Catawba leaders say they have a historical and legal claim to the land. But the Eastern Band of Cherokee in North Carolina, with two casinos located in the state’s mountains, disagree and say the Catawba should stay in their own state. The Eastern Band promised to fight the decision in court, The Charlotte Observer reported Friday.

“The federal government has no right or authority to create a new reservation for the Catawba Nation across state lines, into Cherokee historical territory, just to build a casino,” Chief Richard Sneed said in a statement.

The Interior Department’s approval came as North Carolina Sens. Richard Burr and Thom Tillis and South Carolina Sen. Lindsey Graham introduced a bill last year would have directed the agency to authorize gambling on the land. That bill had been idled, however.

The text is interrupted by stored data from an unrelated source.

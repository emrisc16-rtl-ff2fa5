// emrisc16_alu: arithmetic, boolean and comparison unit of the EmRISC16.
//
// Structure as in the document's ALU schematic: a decoder turns the opcode
// into a subtract flag, an immediate select and a 3-bit output select. The
// second operand B is rb or the 16-bit immediate; for subtraction it is
// inverted and the carry-in set, so one 16-bit adder does both. The zero flag
// (EQ) is the NOR of the sum bits and the sign flag (NEG) is sum bit 15. An
// eight-way output multiplexer picks 0, 1, A&B, A|B, A^B, the sum, the carry
// out (as a 16-bit 0 or 1) or the constant 0xFFFF for an opcode the unit does
// not implement.
//
//   add/addi/sub/subi       -> sum
//   addc/addci/subc/subci   -> carry out of the same addition (for subtract
//                              this is 1 when no borrow occurs)
//   and/or/xor (+ imm)      -> boolean result
//   slt sle sgt sge seq sne -> 1 or 0 from NEG and EQ of ra - rb
//
// The comparisons use NEG = bit 15 of ra - rb, as the schematic draws it;
// this is a signed compare that is correct while ra - rb does not overflow.
// Purely combinational.
module emrisc16_alu
  import emrisc16_pkg::*;
(
  input  logic [5:0]  op,
  input  logic [15:0] ra,
  input  logic [15:0] rb,
  input  logic [15:0] immed,
  output logic [15:0] out
);

  typedef enum logic [2:0] {
    OSEL_ZERO = 3'd0, OSEL_ONE = 3'd1, OSEL_AND = 3'd2, OSEL_OR  = 3'd3,
    OSEL_XOR  = 3'd4, OSEL_SUM = 3'd5, OSEL_CY  = 3'd6, OSEL_ERR = 3'd7
  } osel_e;

  logic        sub, immed_sel, neg, eq;
  osel_e       out_sel;
  logic [15:0] b, b_in, s;
  logic        cy;

  assign b    = immed_sel ? immed : rb;
  assign b_in = b ^ {16{sub}};
  assign {cy, s} = {1'b0, ra} + {1'b0, b_in} + 17'(sub);
  assign eq   = ~|s;
  assign neg  = s[15];

  // Opcode decoder (U17 in the schematic). The operand controls depend on
  // the opcode only and are kept apart from the output select, which also
  // looks at the flags of the adder they steer.
  always_comb begin
    sub       = 1'b0;
    immed_sel = 1'b0;
    if (op[5:3] == 3'b100) begin            // add/sub family 0x20..0x27
      sub       = op[2];
      immed_sel = op[0];
    end else if (op[5:3] == 3'b101) begin   // boolean family 0x28..0x2F
      immed_sel = op[0];
    end else if (op[5:3] == 3'b111) begin   // comparisons 0x38..0x3F
      sub = 1'b1;
    end
  end

  always_comb begin
    out_sel = OSEL_ERR;
    if (op[5:3] == 3'b100) begin
      out_sel = op[1] ? OSEL_CY : OSEL_SUM;
    end else if (op[5:3] == 3'b101) begin
      unique case (op[2:1])
        2'b00:   out_sel = OSEL_AND;
        2'b01:   out_sel = OSEL_OR;
        2'b10:   out_sel = OSEL_XOR;
        default: out_sel = OSEL_ERR;
      endcase
    end else if (op[5:3] == 3'b111) begin
      unique case (op[2:0])
        3'b000:  out_sel = neg               ? OSEL_ONE : OSEL_ZERO;  // slt
        3'b001:  out_sel = (neg || eq)       ? OSEL_ONE : OSEL_ZERO;  // sle
        3'b010:  out_sel = (!neg && !eq)     ? OSEL_ONE : OSEL_ZERO;  // sgt
        3'b011:  out_sel = !neg              ? OSEL_ONE : OSEL_ZERO;  // sge
        3'b100:  out_sel = eq                ? OSEL_ONE : OSEL_ZERO;  // seq
        3'b101:  out_sel = !eq               ? OSEL_ONE : OSEL_ZERO;  // sne
        default: out_sel = OSEL_ERR;
      endcase
    end
  end

  always_comb begin
    unique case (out_sel)
      OSEL_ZERO: out = 16'h0000;
      OSEL_ONE:  out = 16'h0001;
      OSEL_AND:  out = ra & b;
      OSEL_OR:   out = ra | b;
      OSEL_XOR:  out = ra ^ b;
      OSEL_SUM:  out = s;
      OSEL_CY:   out = {15'd0, cy};
      default:   out = 16'hFFFF;
    endcase
  end

endmodule
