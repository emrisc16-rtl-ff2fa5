// tb_emrisc16_alu: self-checking test of the arithmetic/logic/compare unit.
//
// Every opcode from 0x20 to 0x3F (the shift codes included, for which the
// unit must give its 0xFFFF error value) is applied with random and corner
// operands, and the result is compared with a reference written with 32-bit
// integer arithmetic. The comparisons follow the unit's rule: the sign of the
// 16-bit difference ra - rb and whether it is zero.
module tb_emrisc16_alu;
  logic [5:0]  op;
  logic [15:0] ra, rb, immed, out;
  int checks = 0, failures = 0;

  emrisc16_alu dut (.*);

  initial begin
    #100000;
    failures++;
    $display("TB_RESULT checks=%0d failures=%0d", checks, failures);
    $finish;
  end

  function automatic logic [15:0] ref_out(input logic [5:0] o, input logic [15:0] a, input logic [15:0] rbv, input logic [15:0] im);
    int unsigned b, x, y;
    logic [15:0] d;
    logic neg, eq;
    b = o[0] ? im : rbv;
    x = a; y = b;
    d = 16'(x - rbv);
    neg = d[15];
    eq = (a == rbv);
    case (o)
      6'h20, 6'h21: return 16'(x + y);
      6'h22, 6'h23: return ((x + y) > 32'hFFFF) ? 16'd1 : 16'd0;
      6'h24, 6'h25: return 16'(x - y);
      6'h26, 6'h27: return (x >= y) ? 16'd1 : 16'd0;     // no borrow
      6'h28, 6'h29: return 16'(x & y);
      6'h2A, 6'h2B: return 16'(x | y);
      6'h2C, 6'h2D: return 16'(x ^ y);
      6'h38: return {15'd0, neg};
      6'h39: return {15'd0, neg | eq};
      6'h3A: return {15'd0, !neg & !eq};
      6'h3B: return {15'd0, !neg};
      6'h3C: return {15'd0, eq};
      6'h3D: return {15'd0, !eq};
      default: return 16'hFFFF;
    endcase
  endfunction

  task automatic apply(input logic [5:0] o, input logic [15:0] a, input logic [15:0] b, input logic [15:0] im);
    logic [15:0] e;
    op = o; ra = a; rb = b; immed = im;
    #1;
    e = ref_out(o, a, b, im);
    checks++;
    if (out !== e) begin
      failures++;
      $display("FAIL op %h ra %h rb %h im %h: got %h expected %h", o, a, b, im, out, e);
    end
  endtask

  initial begin
    logic [15:0] corner [6] = '{16'h0000, 16'h0001, 16'h7FFF, 16'h8000, 16'hFFFF, 16'h1234};
    for (int o = 6'h20; o <= 6'h3F; o++) begin
      foreach (corner[i]) foreach (corner[j]) apply(6'(o), corner[i], corner[j], corner[5 - j]);
      for (int n = 0; n < 200; n++) apply(6'(o), 16'($urandom), 16'($urandom), 16'($urandom));
      // small values, as software compares loop counters
      for (int n = 0; n < 50; n++) apply(6'(o), 16'($urandom_range(0, 100)), 16'($urandom_range(0, 100)), 16'($urandom_range(0, 100)));
    end
    // one's-complement end-around carry, as in an IP checksum loop
    apply(6'h22, 16'hF000, 16'h2000, 16'h0);
    apply(6'h20, 16'hF000, 16'h2000, 16'h0);
    $display("TB_RESULT checks=%0d failures=%0d", checks, failures);
    $finish;
  end
endmodule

The 38-page decision signed by Assistant Secretary Tara Sweeney says the the Catawba tribe has “both a tribal population and governmental presence in North Carolina where the site is located.”

The tribe provides health care, employment and other services in a multi-county, two-state area that includes 253 members living in North Carolina, the document said. “Though the site falls within an area where another tribe may assert aboriginal ties, that fact does not detract the Nation’s ties to the land,” Sweeney wrote.

At a news conference in Kings Mountain to discuss the 195,000 square-foot project, Harris said the casino would be paid for by unidentified investors. It would be run by Delaware North, which manages sports and entertainment venues in addition to casinos, the Observer reported.

“It’s a righting of a wrong,” Harris said of the federal government’s decision. “We have now regained what once belonged to us.”